PROBLEM>
Report each line of the entries below that has the word "beat" in it.

Stored data
..........
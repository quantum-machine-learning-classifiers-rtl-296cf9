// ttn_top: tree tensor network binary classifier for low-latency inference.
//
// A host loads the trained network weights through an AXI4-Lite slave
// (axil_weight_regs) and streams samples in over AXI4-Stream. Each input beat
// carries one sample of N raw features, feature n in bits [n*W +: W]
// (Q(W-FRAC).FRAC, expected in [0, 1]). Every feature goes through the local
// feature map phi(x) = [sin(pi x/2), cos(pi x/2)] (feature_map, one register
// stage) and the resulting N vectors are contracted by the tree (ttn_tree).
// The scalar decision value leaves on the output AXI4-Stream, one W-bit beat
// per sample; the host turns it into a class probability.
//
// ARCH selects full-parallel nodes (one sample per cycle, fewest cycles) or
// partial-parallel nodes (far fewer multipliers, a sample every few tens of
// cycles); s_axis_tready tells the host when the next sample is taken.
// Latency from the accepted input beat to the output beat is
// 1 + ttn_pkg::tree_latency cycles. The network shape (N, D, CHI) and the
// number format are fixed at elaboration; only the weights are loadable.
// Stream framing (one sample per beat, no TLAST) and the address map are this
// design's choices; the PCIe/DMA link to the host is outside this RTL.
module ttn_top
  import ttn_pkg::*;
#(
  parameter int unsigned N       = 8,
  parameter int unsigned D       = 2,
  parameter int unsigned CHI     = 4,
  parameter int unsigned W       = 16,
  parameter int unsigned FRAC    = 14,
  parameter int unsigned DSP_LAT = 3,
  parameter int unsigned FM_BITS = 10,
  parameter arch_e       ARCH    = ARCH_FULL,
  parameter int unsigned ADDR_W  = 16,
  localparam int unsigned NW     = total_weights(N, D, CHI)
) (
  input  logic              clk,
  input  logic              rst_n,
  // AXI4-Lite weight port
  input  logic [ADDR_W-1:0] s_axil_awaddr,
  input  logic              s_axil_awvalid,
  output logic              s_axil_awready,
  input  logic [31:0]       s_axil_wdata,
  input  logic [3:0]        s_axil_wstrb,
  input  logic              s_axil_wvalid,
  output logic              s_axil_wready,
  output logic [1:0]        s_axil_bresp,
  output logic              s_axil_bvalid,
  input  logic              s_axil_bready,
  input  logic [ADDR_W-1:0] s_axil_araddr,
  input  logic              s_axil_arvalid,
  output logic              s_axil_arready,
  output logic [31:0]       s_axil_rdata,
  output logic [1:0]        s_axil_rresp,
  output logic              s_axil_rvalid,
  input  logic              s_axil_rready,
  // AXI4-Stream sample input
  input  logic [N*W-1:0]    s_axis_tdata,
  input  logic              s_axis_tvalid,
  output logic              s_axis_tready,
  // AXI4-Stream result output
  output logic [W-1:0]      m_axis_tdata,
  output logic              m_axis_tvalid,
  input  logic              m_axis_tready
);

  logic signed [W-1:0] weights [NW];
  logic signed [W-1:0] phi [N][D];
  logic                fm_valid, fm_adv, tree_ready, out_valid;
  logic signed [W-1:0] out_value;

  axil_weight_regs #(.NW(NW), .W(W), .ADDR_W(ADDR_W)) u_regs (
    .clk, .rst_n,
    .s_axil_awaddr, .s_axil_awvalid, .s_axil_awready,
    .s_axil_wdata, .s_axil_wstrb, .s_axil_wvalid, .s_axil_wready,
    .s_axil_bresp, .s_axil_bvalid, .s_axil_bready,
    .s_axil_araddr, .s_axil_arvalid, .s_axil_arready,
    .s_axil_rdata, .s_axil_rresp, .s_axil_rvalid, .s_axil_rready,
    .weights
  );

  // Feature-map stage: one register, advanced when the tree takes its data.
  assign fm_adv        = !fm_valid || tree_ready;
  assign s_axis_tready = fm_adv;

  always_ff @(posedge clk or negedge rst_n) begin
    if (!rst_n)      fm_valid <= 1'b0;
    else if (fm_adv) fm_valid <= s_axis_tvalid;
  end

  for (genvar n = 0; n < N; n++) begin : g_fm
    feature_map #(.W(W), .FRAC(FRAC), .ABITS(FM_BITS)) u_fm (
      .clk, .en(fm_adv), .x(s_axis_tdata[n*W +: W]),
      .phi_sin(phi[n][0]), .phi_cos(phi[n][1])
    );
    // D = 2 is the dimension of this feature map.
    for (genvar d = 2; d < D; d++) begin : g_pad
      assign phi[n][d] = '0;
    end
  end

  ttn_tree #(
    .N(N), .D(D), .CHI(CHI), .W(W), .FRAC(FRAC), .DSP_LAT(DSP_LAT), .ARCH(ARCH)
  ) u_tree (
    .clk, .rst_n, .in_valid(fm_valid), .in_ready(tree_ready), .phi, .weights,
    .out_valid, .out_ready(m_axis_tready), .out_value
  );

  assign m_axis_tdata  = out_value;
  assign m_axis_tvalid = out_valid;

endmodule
..........
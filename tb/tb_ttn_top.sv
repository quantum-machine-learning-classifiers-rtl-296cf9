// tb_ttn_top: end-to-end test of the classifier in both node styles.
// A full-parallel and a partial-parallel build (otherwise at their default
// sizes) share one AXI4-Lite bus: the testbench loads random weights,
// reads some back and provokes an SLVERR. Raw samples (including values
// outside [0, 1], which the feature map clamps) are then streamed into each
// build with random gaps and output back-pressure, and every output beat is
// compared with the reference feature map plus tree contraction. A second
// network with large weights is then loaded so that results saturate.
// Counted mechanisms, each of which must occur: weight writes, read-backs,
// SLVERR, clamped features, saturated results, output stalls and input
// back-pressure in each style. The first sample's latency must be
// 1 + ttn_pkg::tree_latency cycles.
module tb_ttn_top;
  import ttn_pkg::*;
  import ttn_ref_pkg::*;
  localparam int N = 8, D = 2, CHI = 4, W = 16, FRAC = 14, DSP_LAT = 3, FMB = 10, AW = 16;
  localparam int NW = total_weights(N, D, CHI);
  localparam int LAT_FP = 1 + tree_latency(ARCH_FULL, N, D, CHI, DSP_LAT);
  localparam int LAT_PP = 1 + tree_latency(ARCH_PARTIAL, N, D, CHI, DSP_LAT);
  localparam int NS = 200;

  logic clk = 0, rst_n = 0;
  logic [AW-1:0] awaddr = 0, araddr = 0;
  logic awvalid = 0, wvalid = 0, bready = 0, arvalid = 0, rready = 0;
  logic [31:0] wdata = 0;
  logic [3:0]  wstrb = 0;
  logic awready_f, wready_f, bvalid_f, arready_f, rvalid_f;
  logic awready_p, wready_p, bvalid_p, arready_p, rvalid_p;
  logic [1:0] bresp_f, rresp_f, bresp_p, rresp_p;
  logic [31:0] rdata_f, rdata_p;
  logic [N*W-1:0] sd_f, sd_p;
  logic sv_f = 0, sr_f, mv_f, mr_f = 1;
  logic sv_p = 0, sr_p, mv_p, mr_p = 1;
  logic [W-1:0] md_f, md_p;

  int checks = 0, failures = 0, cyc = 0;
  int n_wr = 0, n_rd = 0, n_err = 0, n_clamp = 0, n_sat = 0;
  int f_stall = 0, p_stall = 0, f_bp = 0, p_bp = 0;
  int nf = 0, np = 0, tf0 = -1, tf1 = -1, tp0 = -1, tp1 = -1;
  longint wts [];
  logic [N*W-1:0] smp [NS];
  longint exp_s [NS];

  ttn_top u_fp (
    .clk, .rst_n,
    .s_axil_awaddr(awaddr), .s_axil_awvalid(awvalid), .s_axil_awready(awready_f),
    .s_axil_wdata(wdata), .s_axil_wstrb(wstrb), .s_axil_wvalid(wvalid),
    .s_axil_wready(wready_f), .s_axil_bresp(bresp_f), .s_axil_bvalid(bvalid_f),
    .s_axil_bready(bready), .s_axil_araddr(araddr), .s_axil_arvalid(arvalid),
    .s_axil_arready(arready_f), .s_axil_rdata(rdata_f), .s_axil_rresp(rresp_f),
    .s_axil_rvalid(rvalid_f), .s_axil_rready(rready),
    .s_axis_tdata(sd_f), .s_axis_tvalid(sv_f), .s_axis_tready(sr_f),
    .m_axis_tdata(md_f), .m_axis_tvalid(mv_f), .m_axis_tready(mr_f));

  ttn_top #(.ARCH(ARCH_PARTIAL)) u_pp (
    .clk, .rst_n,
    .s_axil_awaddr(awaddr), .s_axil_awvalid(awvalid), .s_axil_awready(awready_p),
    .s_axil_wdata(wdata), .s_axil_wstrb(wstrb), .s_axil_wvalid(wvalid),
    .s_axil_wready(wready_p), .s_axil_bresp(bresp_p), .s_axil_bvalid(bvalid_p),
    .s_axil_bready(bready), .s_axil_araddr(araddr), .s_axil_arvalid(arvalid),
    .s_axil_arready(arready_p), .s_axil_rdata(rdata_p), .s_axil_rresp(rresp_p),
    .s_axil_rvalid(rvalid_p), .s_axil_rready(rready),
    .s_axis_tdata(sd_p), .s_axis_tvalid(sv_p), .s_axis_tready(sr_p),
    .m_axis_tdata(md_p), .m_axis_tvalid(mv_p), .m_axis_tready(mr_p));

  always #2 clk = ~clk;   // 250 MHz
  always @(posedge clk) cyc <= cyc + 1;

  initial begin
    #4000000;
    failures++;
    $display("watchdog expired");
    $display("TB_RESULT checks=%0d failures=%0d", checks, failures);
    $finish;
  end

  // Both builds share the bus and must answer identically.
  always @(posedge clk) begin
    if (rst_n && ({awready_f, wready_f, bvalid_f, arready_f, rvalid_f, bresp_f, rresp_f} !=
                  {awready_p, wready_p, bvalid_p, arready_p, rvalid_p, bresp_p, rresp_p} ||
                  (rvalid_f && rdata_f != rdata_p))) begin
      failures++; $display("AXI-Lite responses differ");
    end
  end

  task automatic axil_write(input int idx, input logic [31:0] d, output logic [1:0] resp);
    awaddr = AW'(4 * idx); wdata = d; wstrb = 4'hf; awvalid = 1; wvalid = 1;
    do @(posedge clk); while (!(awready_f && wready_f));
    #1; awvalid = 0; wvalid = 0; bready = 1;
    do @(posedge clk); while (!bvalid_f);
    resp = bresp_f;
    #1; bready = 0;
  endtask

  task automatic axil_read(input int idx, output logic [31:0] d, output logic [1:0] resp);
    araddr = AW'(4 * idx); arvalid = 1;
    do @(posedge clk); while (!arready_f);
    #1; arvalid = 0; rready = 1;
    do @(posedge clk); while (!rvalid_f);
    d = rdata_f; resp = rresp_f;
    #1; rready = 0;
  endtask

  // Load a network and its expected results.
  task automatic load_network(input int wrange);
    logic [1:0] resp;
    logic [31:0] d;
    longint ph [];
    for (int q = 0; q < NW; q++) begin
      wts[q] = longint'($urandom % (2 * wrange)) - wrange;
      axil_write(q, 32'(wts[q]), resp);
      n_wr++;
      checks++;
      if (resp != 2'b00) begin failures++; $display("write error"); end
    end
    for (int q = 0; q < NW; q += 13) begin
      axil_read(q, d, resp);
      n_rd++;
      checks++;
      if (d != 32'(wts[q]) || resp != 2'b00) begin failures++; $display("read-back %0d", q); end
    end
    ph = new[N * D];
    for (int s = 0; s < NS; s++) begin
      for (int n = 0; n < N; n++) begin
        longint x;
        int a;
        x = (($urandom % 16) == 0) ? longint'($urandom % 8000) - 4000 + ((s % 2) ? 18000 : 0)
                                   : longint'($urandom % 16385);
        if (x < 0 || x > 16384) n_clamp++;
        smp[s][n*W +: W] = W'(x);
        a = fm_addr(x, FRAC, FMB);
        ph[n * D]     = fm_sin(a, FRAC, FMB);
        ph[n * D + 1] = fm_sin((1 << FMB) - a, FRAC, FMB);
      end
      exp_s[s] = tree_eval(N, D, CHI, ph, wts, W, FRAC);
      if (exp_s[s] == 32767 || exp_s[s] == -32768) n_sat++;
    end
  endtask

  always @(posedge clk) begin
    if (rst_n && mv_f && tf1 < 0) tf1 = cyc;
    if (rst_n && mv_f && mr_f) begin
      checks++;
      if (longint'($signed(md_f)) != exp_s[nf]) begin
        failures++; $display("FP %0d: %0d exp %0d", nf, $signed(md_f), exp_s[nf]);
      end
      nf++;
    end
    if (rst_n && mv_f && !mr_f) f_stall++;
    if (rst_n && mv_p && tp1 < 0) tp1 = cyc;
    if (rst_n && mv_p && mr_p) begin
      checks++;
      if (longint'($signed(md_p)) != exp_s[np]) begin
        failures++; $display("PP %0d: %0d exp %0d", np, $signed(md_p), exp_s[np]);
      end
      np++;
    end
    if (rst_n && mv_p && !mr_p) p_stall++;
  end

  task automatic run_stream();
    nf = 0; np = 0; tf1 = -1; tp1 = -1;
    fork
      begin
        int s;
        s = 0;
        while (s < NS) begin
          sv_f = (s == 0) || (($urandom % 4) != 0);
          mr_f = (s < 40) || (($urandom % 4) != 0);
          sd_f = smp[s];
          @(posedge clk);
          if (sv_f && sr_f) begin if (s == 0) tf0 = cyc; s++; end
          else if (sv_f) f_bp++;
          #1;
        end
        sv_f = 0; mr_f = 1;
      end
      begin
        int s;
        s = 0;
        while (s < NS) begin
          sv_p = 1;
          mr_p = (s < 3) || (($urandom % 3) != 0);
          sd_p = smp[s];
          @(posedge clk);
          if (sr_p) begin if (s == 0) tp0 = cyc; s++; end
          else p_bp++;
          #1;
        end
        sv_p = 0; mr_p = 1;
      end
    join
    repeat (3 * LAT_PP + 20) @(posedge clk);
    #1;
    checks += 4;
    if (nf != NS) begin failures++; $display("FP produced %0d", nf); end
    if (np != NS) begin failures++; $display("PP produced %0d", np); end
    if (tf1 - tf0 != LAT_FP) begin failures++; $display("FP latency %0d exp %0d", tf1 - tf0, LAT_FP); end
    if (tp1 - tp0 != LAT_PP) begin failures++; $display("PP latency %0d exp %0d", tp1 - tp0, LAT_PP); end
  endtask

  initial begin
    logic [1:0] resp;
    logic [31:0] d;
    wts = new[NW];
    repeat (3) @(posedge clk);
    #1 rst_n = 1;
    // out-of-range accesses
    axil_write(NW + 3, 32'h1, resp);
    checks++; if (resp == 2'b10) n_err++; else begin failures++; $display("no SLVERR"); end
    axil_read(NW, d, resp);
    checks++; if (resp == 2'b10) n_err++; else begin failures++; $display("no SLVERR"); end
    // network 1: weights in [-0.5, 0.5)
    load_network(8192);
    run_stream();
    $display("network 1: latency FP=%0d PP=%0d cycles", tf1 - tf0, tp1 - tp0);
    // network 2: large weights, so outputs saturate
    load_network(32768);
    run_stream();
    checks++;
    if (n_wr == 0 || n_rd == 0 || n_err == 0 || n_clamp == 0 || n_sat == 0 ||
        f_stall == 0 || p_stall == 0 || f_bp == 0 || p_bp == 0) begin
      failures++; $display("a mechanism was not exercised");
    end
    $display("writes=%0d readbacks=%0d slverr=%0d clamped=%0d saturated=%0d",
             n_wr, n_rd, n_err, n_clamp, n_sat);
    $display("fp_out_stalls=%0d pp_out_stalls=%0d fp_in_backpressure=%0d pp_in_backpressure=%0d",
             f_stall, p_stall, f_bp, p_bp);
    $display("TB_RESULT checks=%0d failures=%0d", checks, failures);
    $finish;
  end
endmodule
..........
TASK SOLUTION>
// (axil_weight_regs) and streams samples in over AXI4-Stream. Each input beat
// The scalar decision value leaves on the output AXI4-Stream, one W-bit beat
// Latency from the accepted input beat to the output beat is
// Stream framing (one sample per beat, no TLAST) and the address map are this
// build with random gaps and output back-pressure, and every output beat is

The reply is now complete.